Das Haus Lange Str. 70 in Vlotho, nach den langjährigen Besitzern als Baumeisters Haus bekannt, ist abgetragen. Als unser einstmals idyllisches Weserstädtchen noch mit dem werbewirksamen Beinamen „Klein-Heidelberg an der Weser" bezeichnet werden konnte, trug die dort untergebrachte Gaststätte den beziehungsreichen Namen „Alt-Heidelberg". Generationen von Vlothoern ist es so und in seiner letzten Gestalt in Erinnerung. Während des Abbruchs war das Fachwerkgerüst längere Zeit dem Auge zugänglich, so dass bei genauer Betrachtung Einzapfungen, Nagellöcher, Einsägungen und andere Merkmale erkannt werden konnten, woraus man auf den ursprünglichen Bauzustand rückschließen konnte.

 

Sicher ist, dass das Haus, welches nach Bäckerei Begemann (1570-heute Weserstraße Nr. 27) in der unteren Langen Straße und der jetzigen „Zunftstube" (1570) im Höltkebruch das drittälteste Gebäude in Vlotho war, größeren Veränderungen in seiner fast 380jährigen Geschichte unterworfen worden war. Wann dies geschah, lässt sich nicht datieren, nur vermuten.

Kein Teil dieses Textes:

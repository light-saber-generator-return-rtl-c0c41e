// ycbcr2rgb: colour-space converter from 8-bit YCbCr (BT.601) to 10-bit RGB.
//
// The BT.601 equations are evaluated in integer arithmetic, scaled by 512:
//   R = (596*Y + 817*Cr            - 114131) / 512
//   G = (596*Y - 416*Cr - 200*Cb   +  69370) / 512
//   B = (596*Y + 1033*Cb           - 141787) / 512
// which gives 8-bit RGB. Multiplying by 4 for the 10-bit DAC is folded into
// the shift, so each sum is shifted right by 7. Sums wider than 10 bits are
// clipped: negative results become 0, results above 1023 become 1023.
// Coefficients, constants, the shift and the clipping are from the design
// description; the two-stage pipeline is this design's choice.
//
// Timing: two clocks of latency. o_valid follows i_valid with the same delay.
module ycbcr2rgb (
  input  logic            clk,
  input  logic            rst_n,
  input  logic            i_valid,
  input  lsg_pkg::ycbcr_t i_pix,
  output logic            o_valid,
  output lsg_pkg::rgb10_t o_rgb
);
  localparam int signed KY   = 596;
  localparam int signed KR_CR = 817;
  localparam int signed KG_CR = -416;
  localparam int signed KG_CB = -200;
  localparam int signed KB_CB = 1033;
  localparam int signed OFF_R = -114131;
  localparam int signed OFF_G = 69370;
  localparam int signed OFF_B = -141787;

  logic signed [21:0] sum_r, sum_g, sum_b;
  logic               v1;

  function automatic logic [9:0] clip10(input logic signed [21:0] s);
    logic signed [21:0] q;
    q = s >>> 7;
    if (q < 0)          return 10'd0;
    else if (q > 1023)  return 10'd1023;
    else                return q[9:0];
  endfunction

  always_ff @(posedge clk) begin
    if (!rst_n) begin
      sum_r <= '0; sum_g <= '0; sum_b <= '0;
      v1 <= 1'b0; o_valid <= 1'b0; o_rgb <= '0;
    end else begin
      // Stage 1: multiply-accumulate.
      sum_r <= 22'(KY * $signed({1'b0, i_pix.y}) + KR_CR * $signed({1'b0, i_pix.cr}) + OFF_R);
      sum_g <= 22'(KY * $signed({1'b0, i_pix.y}) + KG_CR * $signed({1'b0, i_pix.cr})
                   + KG_CB * $signed({1'b0, i_pix.cb}) + OFF_G);
      sum_b <= 22'(KY * $signed({1'b0, i_pix.y}) + KB_CB * $signed({1'b0, i_pix.cb}) + OFF_B);
      v1    <= i_valid;
      // Stage 2: scale to 10 bits and clip.
      o_rgb.r <= clip10(sum_r);
      o_rgb.g <= clip10(sum_g);
      o_rgb.b <= clip10(sum_b);
      o_valid <= v1;
    end
  end
endmodule
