// tb_ycbcr2rgb: compares the converter against the BT.601 equations
// evaluated here in real arithmetic, (Y-16)*1.164 etc., scaled to 10 bits and
// clipped. The integer hardware must match within 3 LSB (the coefficient and
// truncation error of the /512 form); a few fixed points (black, white,
// saturated colours that must clip) are checked exactly. Also checks the
// two-clock latency of o_valid.
module tb_ycbcr2rgb;
  import lsg_pkg::*;
  logic clk = 0, rst_n = 0, iv = 0, ov;
  ycbcr_t ip = '0;
  rgb10_t o;
  int checks = 0, failures = 0, nclip_hi = 0, nclip_lo = 0;
  always #5 clk = ~clk;

  ycbcr2rgb dut (.clk, .rst_n, .i_valid(iv), .i_pix(ip), .o_valid(ov), .o_rgb(o));

  function automatic int clipr(real v);
    int i;
    i = $rtoi(v * 4.0);
    if (v < 0) i = 0;
    return (i > 1023) ? 1023 : i;
  endfunction

  ycbcr_t hist [$];
  bit     vhist [$];

  initial begin
    repeat (100000) @(posedge clk);
    failures++;
    $display("TB_RESULT checks=%0d failures=%0d", checks, failures);
    $finish;
  end

  initial begin
    ycbcr_t p;
    int er, eg, eb;
    real y, cb, cr;
    repeat (3) @(posedge clk);
    @(negedge clk) rst_n = 1;
    for (int i = 0; i < 3000; i++) begin
      @(negedge clk);
      // output now belongs to the input given two clocks ago
      if (hist.size() == 2) begin
        p = hist.pop_front();
        checks++;
        if (ov !== vhist.pop_front()) begin failures++; $display("valid latency wrong at %0d", i); end
        y = p.y; cb = p.cb; cr = p.cr;
        er = clipr(1.164 * (y - 16) + 1.596 * (cr - 128));
        eg = clipr(1.164 * (y - 16) - 0.813 * (cr - 128) - 0.391 * (cb - 128));
        eb = clipr(1.164 * (y - 16) + 2.018 * (cb - 128));
        checks++;
        if ((int'(o.r) - er) > 3 || (er - int'(o.r)) > 3 ||
            (int'(o.g) - eg) > 3 || (eg - int'(o.g)) > 3 ||
            (int'(o.b) - eb) > 3 || (eb - int'(o.b)) > 3) begin
          failures++;
          if (failures < 10) $display("Y=%0d Cb=%0d Cr=%0d got %0d %0d %0d exp %0d %0d %0d",
                                      p.y, p.cb, p.cr, o.r, o.g, o.b, er, eg, eb);
        end
        if (o.r == 1023 || o.b == 1023) nclip_hi++;
        if (o.r == 0 || o.g == 0 || o.b == 0) nclip_lo++;
      end
      case (i)
        0: ip = '{8'd16, 8'd128, 8'd128};    // black
        1: ip = '{8'd235, 8'd128, 8'd128};   // white
        2: ip = '{8'd255, 8'd255, 8'd255};   // saturates R and B
        3: ip = '{8'd0, 8'd0, 8'd0};         // saturates low
        default: ip = ycbcr_t'($urandom);
      endcase
      iv = (i % 5 != 4);
      hist.push_back(ip);
      vhist.push_back(iv);
    end
    checks++;
    if (nclip_hi < 5 || nclip_lo < 5) begin failures++; $display("clipping not exercised"); end
    $display("TB_RESULT checks=%0d failures=%0d", checks, failures);
    $finish;
  end
endmodule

Die Änderung betraf die Straßenfront und im Inneren vor allem den linken Teil des Hauses.

 

Ursprünglich lag die Fassade links 30 cm hinter der allgemein bekannten Front, während rechts die Schankstube einen geringen erkerartigen Vorsprung bildete, wie es ähnlich beim Adrianischen Haus gegenüber auf dem Brink (Baujahr 1619) zu sehen ist. In einer Zeit, als man glatte Fassaden bevorzugte (etwa um 1800) versetzte man die zurückliegende Wand um 30 cm nach vorn und erhielt damit eine glatte, in einer Fluchtlinie mit der Schankstube liegende Front. Nur der Eckständer links und der Winkelständer rechts neben dem Eingang blieben erhalten und wiesen die entsprechenden Zapflöcher auf. Hinter der von Anfang an verputzten neuen Vorderwand verbarg sich am linken  Eckständer eine kräftige, geschwungene Diagonalknagge, wie sie sonst in Vlotho in gleicher Art nicht erhalten ist.

 

Mit dieser „Frontbegradigung" war auch der alte Hauseingang mit seinem Torbalken verschwunden, der wahrscheinlich über den Erbauer und den Baumeister hatte Auskunft geben können. Der darüber liegende, aber durchgehende Inschriftbalken trug das Fachwerkgerüst des Giebels, auf dem nach Abklopfen des Verputzes farbige Bemalungen zu Tage traten. Man konnte deutlich rot-weiß und schwarze Blätter und Ranken erkennen, die auch auf die aus gemauerten Fächer übergriffen. In der Renaissancezeit vor dem 30jährigen Krieg waren derartige Bemalungen durchaus üblich. Bei stattlicheren Bauten sind sie in hölzerner Schnitzarbeit bis heute erhalten und im benachbarten Salzuflen und aus anderen Städten wohlbekannt.

 

Der Inschriftbalken trug mit noch gotisch ausgebildeten Buchstaben einen Spruch in niederdeutscher Sprache. Ähnliches existiert in Vlotho nicht mehr. Er lautete: „ALSO HATT GODT DE WELT GELEVET DAT HE SINEN ENIGEN GEBOREN SONE GAFF UP DAT ALLE DE AN ENE GELOVEN NICHT SCHOLEN VERLAREN WERDEN SUNDER DAT EWIGE LEVENDT HOBEN JOHANN AM 3 CAPITT ANNO 1604 DINGESTAG NACH JACOBI". Zwischen den vorspringenden und den Spruchbalken mittragenden Balkenköpfen war jeweils eine Verzierung in Zahnschnittmuster auf die Füllbalken gesetzt worden.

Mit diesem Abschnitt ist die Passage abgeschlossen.